Thirty-one years later and the Bowie who prances before me is shockingly unchanged, his only appreciable weight gain being some muscle around the pectorals and biceps. He wears a short denim jacket, artfully tapered to the slimness of his hips. Soon he’ll be down to his T-shirt and the air pierced by feminine squeals. What’s so different nowadays is Bowie’s relationship to us, the crowd. Early Ziggy was rather polite on stage. He didn’t say much and took care to thank us for any applause. Yet everyone felt they were in the presence of, well, strangeness. His distance was unbridgeable. The young Bowie’s charisma was so unusual that the notion of a foundling child abandoned by cosmic gypsies was not so difficult to swallow.

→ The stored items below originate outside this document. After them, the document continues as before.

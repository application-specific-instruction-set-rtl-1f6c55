// instr_mem: instruction memory of one issue slot.
//
// The fetch stage keeps one of these per pipeline (one per SIMD unit and
// one per scalar unit), so every slot of a bundle is read in the same
// cycle. Like the library register files the design is built from, the
// read is combinational (asynchronous, maps to LUT RAM) and the write is
// synchronous. The write port is how a program is loaded before it runs;
// the memory is not reset, and its depth (4096 words) is the depth used
// for every evaluated configuration.
//
// Interface: we/waddr/wdata write one word at the clock edge; raddr
// returns rdata in the same cycle.
module instr_mem #(
  parameter int DEPTH = 4096,
  parameter int WIDTH = 34,
  localparam int AW = (DEPTH <= 2) ? 1 : $clog2(DEPTH)
) (
  input  logic             clk,
  input  logic             we,
  input  logic [AW-1:0]    waddr,
  input  logic [WIDTH-1:0] wdata,
  input  logic [AW-1:0]    raddr,
  output logic [WIDTH-1:0] rdata
);

  logic [WIDTH-1:0] mem [DEPTH];

  always_ff @(posedge clk) begin
    if (we) mem[waddr] <= wdata;
  end

  assign rdata = mem[raddr];

endmodule
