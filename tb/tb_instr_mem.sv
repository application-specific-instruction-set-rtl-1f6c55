// tb_instr_mem: self-checking test of a slot's instruction memory.
// Writes random words at random addresses through the load port, keeps a
// model copy, and reads every written address back combinationally.
module tb_instr_mem;
  localparam int DEPTH = 4096, W = 42;
  logic clk = 0;
  logic we;
  logic [11:0] waddr, raddr;
  logic [W-1:0] wdata, rdata;
  logic [W-1:0] model [int];
  int checks = 0, failures = 0;

  instr_mem #(.DEPTH(DEPTH), .WIDTH(W)) dut (.*);

  always #5 clk = ~clk;

  initial begin
    repeat (50000) @(posedge clk);
    failures++;
    $display("TB_RESULT checks=%0d failures=%0d", checks, failures);
    $finish;
  end

  initial begin
    we = 0; waddr = '0; raddr = '0; wdata = '0;
    for (int i = 0; i < 2000; i++) begin
      @(negedge clk);
      we    = 1;
      waddr = 12'($urandom_range(0, DEPTH - 1));
      wdata = {10'($urandom), $urandom};
      model[int'(waddr)] = wdata;
    end
    @(negedge clk);
    we = 0;
    foreach (model[a]) begin
      raddr = 12'(a);
      #1;
      checks++;
      if (rdata !== model[a]) begin
        failures++;
        $display("FAIL addr %0d got %h exp %h", a, rdata, model[a]);
      end
    end
    // write then read in the next cycle
    @(negedge clk);
    we = 1; waddr = 12'd4095; wdata = 42'h2AB_CDEF_0123;
    @(negedge clk);
    we = 0; raddr = 12'd4095;
    #1;
    checks++;
    if (rdata !== 42'h2AB_CDEF_0123) failures++;
    $display("TB_RESULT checks=%0d failures=%0d", checks, failures);
    $finish;
  end
endmodule
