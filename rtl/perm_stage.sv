// perm_stage: permutation stage of a SIMD pipeline.
//
// A small permutation memory holds PERM_DEPTH entries; each entry gives,
// for every element position i of a vector, the index of the source
// element: out[i] = in[entry[i]]. Both operand vectors of an instruction
// carry their own permutation address, so both are rearranged in the same
// cycle (for example the entry 2,3,1,0 turns v into v[2],v[3],v[1],v[0]).
// An entry whose indices repeat broadcasts an element.
//
// Reset loads the table from INIT_FILE, a hex file with one entry per line
// (element 0 in the least significant bits), as the original model
// preloads it. With INIT_FILE empty, reset loads a default table, a choice
// of this design: entry p < SIMD_W rotates the vector by p (entry 0 is the
// identity, out[i] = in[(i+p) mod SIMD_W]), entry SIMD_W+j < 2*SIMD_W
// broadcasts element j, and every further entry reverses the vector. The
// table can also be rewritten at run time through pm_we/pm_waddr/pm_wdata,
// an addition of this design.
//
// Timing: the permutation is combinational; the surrounding FIFOs
// register it. Memory writes land at the clock edge.
module perm_stage #(
  parameter int SIMD_W     = 4,
  parameter int DATA_W     = 32,
  parameter int PERM_DEPTH = 16,
  parameter string INIT_FILE = "",
  localparam int PIDX_W  = (SIMD_W <= 2) ? 1 : $clog2(SIMD_W),
  localparam int PADDR_W = (PERM_DEPTH <= 2) ? 1 : $clog2(PERM_DEPTH)
) (
  input  logic                          clk,
  input  logic                          rst_n,
  // permutation memory load port
  input  logic                          pm_we,
  input  logic [PADDR_W-1:0]            pm_waddr,
  input  logic [SIMD_W-1:0][PIDX_W-1:0] pm_wdata,
  // operand vectors and their permutation addresses
  input  logic [PADDR_W-1:0]            paddr1,
  input  logic [PADDR_W-1:0]            paddr2,
  input  logic [SIMD_W-1:0][DATA_W-1:0] vin1,
  input  logic [SIMD_W-1:0][DATA_W-1:0] vin2,
  output logic [SIMD_W-1:0][DATA_W-1:0] vout1,
  output logic [SIMD_W-1:0][DATA_W-1:0] vout2
);

  logic [SIMD_W-1:0][PIDX_W-1:0] pmem [PERM_DEPTH];

  function automatic logic [SIMD_W-1:0][PIDX_W-1:0] default_entry(input int p);
    logic [SIMD_W-1:0][PIDX_W-1:0] ent;
    for (int i = 0; i < SIMD_W; i++) begin
      if (p < SIMD_W)          ent[i] = PIDX_W'((i + p) % SIMD_W);
      else if (p < 2 * SIMD_W) ent[i] = PIDX_W'(p - SIMD_W);
      else                     ent[i] = PIDX_W'(SIMD_W - 1 - i);
    end
    return ent;
  endfunction

  // reset contents: the file if one is given, else the default table
  logic [SIMD_W-1:0][PIDX_W-1:0] init_tab [PERM_DEPTH];

  initial begin
    for (int p = 0; p < PERM_DEPTH; p++) init_tab[p] = default_entry(p);
    if (INIT_FILE != "") $readmemh(INIT_FILE, init_tab);
  end

  always_ff @(posedge clk) begin
    if (!rst_n) begin
      for (int p = 0; p < PERM_DEPTH; p++) pmem[p] <= init_tab[p];
    end else if (pm_we) begin
      pmem[pm_waddr] <= pm_wdata;
    end
  end

  logic [SIMD_W-1:0][PIDX_W-1:0] sel1, sel2;
  assign sel1 = pmem[paddr1];
  assign sel2 = pmem[paddr2];

  always_comb begin
    for (int i = 0; i < SIMD_W; i++) begin
      vout1[i] = vin1[sel1[i]];
      vout2[i] = vin2[sel2[i]];
    end
  end

endmodule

Amid his family of fans, by contrast, the 2003 model is like a jolly gay vicar in charge of a tombola evening. “How have you been?” he asks. “Ooh, I like your new shoes!” He gives every appearance of being most relaxed person in the room. Listen, he keeps telling them, it’s only a show. “Don’t look so nervous!” Shouldn’t that be the other way around?
“I don’t know what’s happened,” he’ll say to me later, “whether it’s having a child recently… It’s not that the work doesn’t seem a priority, but it puts it in perspective. You realise that working in a front of a crowd is not a life-threatening situation. It’s just going out and singing some songs. It’s nothing more than that. This has been coming home to me and I've enjoyed it a lot more. Shows have become something else for me in recent years. ‘Here’s me, here’s the songs I write, you’ll like some of them, some you won’t have heard of and others you just won’t like.’ I’m very comfortable with it. And I’m not particularly a gregarious person, so it’s something almost of a social breakthrough.”
So I’m looking at the new, normal David Bowie and his new, normal fans and thinking how extraordinarily normal it all seems compared to the old days. But as the last chord dies and the house lights go on, I’m tapped on the arm by a scarily blank-eyed woman who has spotted my backstage pass. “Will you take me in to meet him?” she says, in the disconnected voice of a sleepwalker. “I have to meet him. I am his biggest fan.” She nods solemnly. “Totally.”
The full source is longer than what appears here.